# Allgemeine Fragen zu JSP JSF



## Bluevelvet64 (2. Jul 2007)

Hallo Leute

nach nun 10 Jahren Applikationsentwicklung möchte ich mich nun mit der Entwicklung von WebApplikationen beschäftigen.

Ich setze dazu den TomCat ein.

Entwicklen tue ich unter Eclipse.

Ich habe nun folgende Frage und eine kuriose Sache.

Meine Frage.

Wo ligt der Zusammenhang des Eintrags einer URI in einem JSP-File und den verwendeten Jars.  

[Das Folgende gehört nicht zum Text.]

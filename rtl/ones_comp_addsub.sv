// ones_comp_addsub: n-bit 1's complement adder/subtractor.
//
// Computes y = a + b or y = a - b in 1's complement arithmetic: the operands
// are added in an n-bit adder (b inverted for subtraction) and the carry out
// of the top bit is added back in at the bottom (end-around carry). This is
// the adder of the accumulator that compacts the RAM responses: for any word
// d, d + d^c is the all-1 word, which is the fixed point the test relies on.
//
// The inv input drives a row of OR gates on operand a, forcing it to the
// all-1 word. With sub also set, the output is then the bitwise inverse of b,
// which the BIST writes back to the RAM. The all-1 operand follows the
// document. Forcing the end-around carry with the same inv signal is this
// design's own addition: without it, all-1 minus all-1 would give the
// all-1 word (1's complement "negative zero") instead of the inverse 0.
//
// Purely combinational, no clock.
module ones_comp_addsub #(
  parameter int unsigned N = 32
) (
  input  logic [N-1:0] a,
  input  logic [N-1:0] b,
  input  logic         sub,  // 1: a - b, 0: a + b
  input  logic         inv,  // force a to all-1 (use with sub to invert b)
  output logic [N-1:0] y
);

  logic [N-1:0] a_or;
  logic [N-1:0] b_op;
  logic [N:0]   raw;
  logic         eac;

  always_comb begin
    a_or = a | {N{inv}};
    b_op = sub ? ~b : b;
    raw  = {1'b0, a_or} + {1'b0, b_op};
    eac  = raw[N] | inv;
    y    = raw[N-1:0] + {{(N-1){1'b0}}, eac};
  end

endmodule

Z.B bei Java verwende ich den import befehl z.B import java.awt.*; und kann nun z.B  die Klasse Button verwenden.
der Eintrag java.awt ist ein Package im Zip File im Lib Pfad von Java.

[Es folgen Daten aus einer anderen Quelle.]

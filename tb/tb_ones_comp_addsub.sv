// tb_ones_comp_addsub: self-checking test of the 1's complement
// adder/subtractor. A reference computes 1's complement sums by reducing
// modulo 2**N - 1 in wider arithmetic (all-1 kept for a non-zero result that
// is a multiple of 2**N - 1) and checks add, subtract, and the inverse
// produced with inv, including the all-0 and all-1 corner words.
module tb_ones_comp_addsub;
  localparam int unsigned N = 8;
  localparam longint unsigned M = (64'd1 << N) - 1;

  logic [N-1:0] a, b, y;
  logic sub, inv;
  int checks = 0, failures = 0;

  ones_comp_addsub #(.N(N)) dut (.a(a), .b(b), .sub(sub), .inv(inv), .y(y));

  // 1's complement a + b: the sum reduced modulo 2**N - 1, represented by
  // the all-1 word when it is a non-zero multiple of 2**N - 1.
  function automatic logic [N-1:0] ref_add(longint unsigned x, longint unsigned z);
    longint unsigned s = x + z;
    if (s == 0) return '0;
    if (s % M == 0) return N'(M);
    return N'(s % M);
  endfunction

  task automatic check(logic [N-1:0] exp, string what);
    #1;
    checks++;
    if (y !== exp) begin
      failures++;
      $display("FAIL %s a=%h b=%h sub=%b inv=%b y=%h exp=%h", what, a, b, sub, inv, y, exp);
    end
  endtask

  initial begin
    #100000;
    failures++;
    $display("TB_RESULT checks=%0d failures=%0d", checks, failures);
    $finish;
  end

  initial begin
    for (int i = 0; i < 3000; i++) begin
      a = N'($urandom); b = N'($urandom);
      if (i < 4) begin a = (i[0]) ? '1 : '0; b = (i[1]) ? '1 : '0; end
      sub = 0; inv = 0; check(ref_add(a, b), "add");
      sub = 1; inv = 0; check(ref_add(a, M - b), "sub");
      sub = 1; inv = 1; check(~b, "inv");
    end
    // The compaction property: d + d^c gives the all-1 word from zero.
    for (int i = 0; i < 256; i++) begin
      a = '0; b = N'(i); sub = 0; inv = 0; #1;
      a = y; b = ~N'(i); check('1, "pair");
    end
    $display("TB_RESULT checks=%0d failures=%0d", checks, failures);
    $finish;
  end
endmodule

Wenn ich nun folgenden Eintrag verwende

<%@ taglib uri="http://java.sun.com/jsf/core" prefix="f" %>

Worauf bezieht sich die uri. 
Auf welches JAR greife ich zu.
Wie erkenne ich welchen Eintrag ich machen muss um welchen TAG in einem JAR File zu nutzen. zu nutzen
Worauf bezieht sich "http://java.sun.com/jsf/core" ???

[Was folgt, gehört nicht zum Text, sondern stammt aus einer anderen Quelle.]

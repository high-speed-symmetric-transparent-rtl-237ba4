// two_port_ram: the RAM under test, with one write port and one read port.
//
// Port A writes wa_data to word adda on the rising edge of clka when en and
// wa are both high. Port B reads word addb on the rising edge of clkb when
// rb is high and presents it on b_data_out from that edge on (one cycle of
// read latency); b_data_out holds its value while rb is low. reseta and
// resetb are synchronous, active high: resetb clears the read register,
// reseta blocks writes. Neither clears the array, since a transparent test
// must find the contents as the system left them.
// The port names follow the block diagram of the design; the read latency,
// the meaning of en and of the resets are this design's own choices. A
// simultaneous write and read of the same word returns the old word.
module two_port_ram #(
  parameter int unsigned DATA_W = 32,
  parameter int unsigned ADDR_W = 4
) (
  input  logic              clka,
  input  logic              reseta,
  input  logic              en,
  input  logic              wa,
  input  logic [DATA_W-1:0] wa_data,
  input  logic [ADDR_W-1:0] adda,
  input  logic              clkb,
  input  logic              resetb,
  input  logic              rb,
  input  logic [ADDR_W-1:0] addb,
  output logic [DATA_W-1:0] b_data_out
);

  localparam int unsigned DEPTH = 1 << ADDR_W;

  logic [DATA_W-1:0] mem [DEPTH];

  always_ff @(posedge clka) begin
    if (!reseta && en && wa) mem[adda] <= wa_data;
  end

  always_ff @(posedge clkb) begin
    if (resetb)  b_data_out <= '0;
    else if (rb) b_data_out <= mem[addb];
  end

endmodule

Bevor jetzt jemand schreibt das liegt an irgendwelchen TLD Dateien. Ich habe ein laufendes Projekt in dem ich verschiedene Jars verwende. Aber es gibt in keinem verzeichnis irgendeine TLD Datei. Es muss also eine andere verknüpfung geben.

Nun das kuriose.

Um heraus zu finden, welcher Tag in welchem Jar liegt, habe ich nach und nach alle Jars aus dem BuildPath entfernt. Denoch kann ich weiterhin kompilieren und das Projekt aus Tomcat starten. 
Ich verwende aber  TAGs. Z.B - inputText -  - outputText -  - commandButton - 

ich habe also keine Jars in meinem Buildpath aber das Projekt läuft.

Wenn ich nun den Eintrag

<%@ taglib uri="http://java.sun.com/jsf/core" prefix="f" %>

aus meine Datei entferne, meckert Eclipse logischerweise die verwendeten Tags an.

Wenn ich aber den Eintrag 

<%@ taglib uri="http://java.sun.com/jsf/core" prefix="f" %>

verändere, z.B

<%@ taglib uri="http://javaxxx.sunxxxx.comxxx/xxxjsf/xxxcore" prefix="f" %>

Also Unsinn hinzuschreibe und kompiliere, dann läuft das projekt trotzdem.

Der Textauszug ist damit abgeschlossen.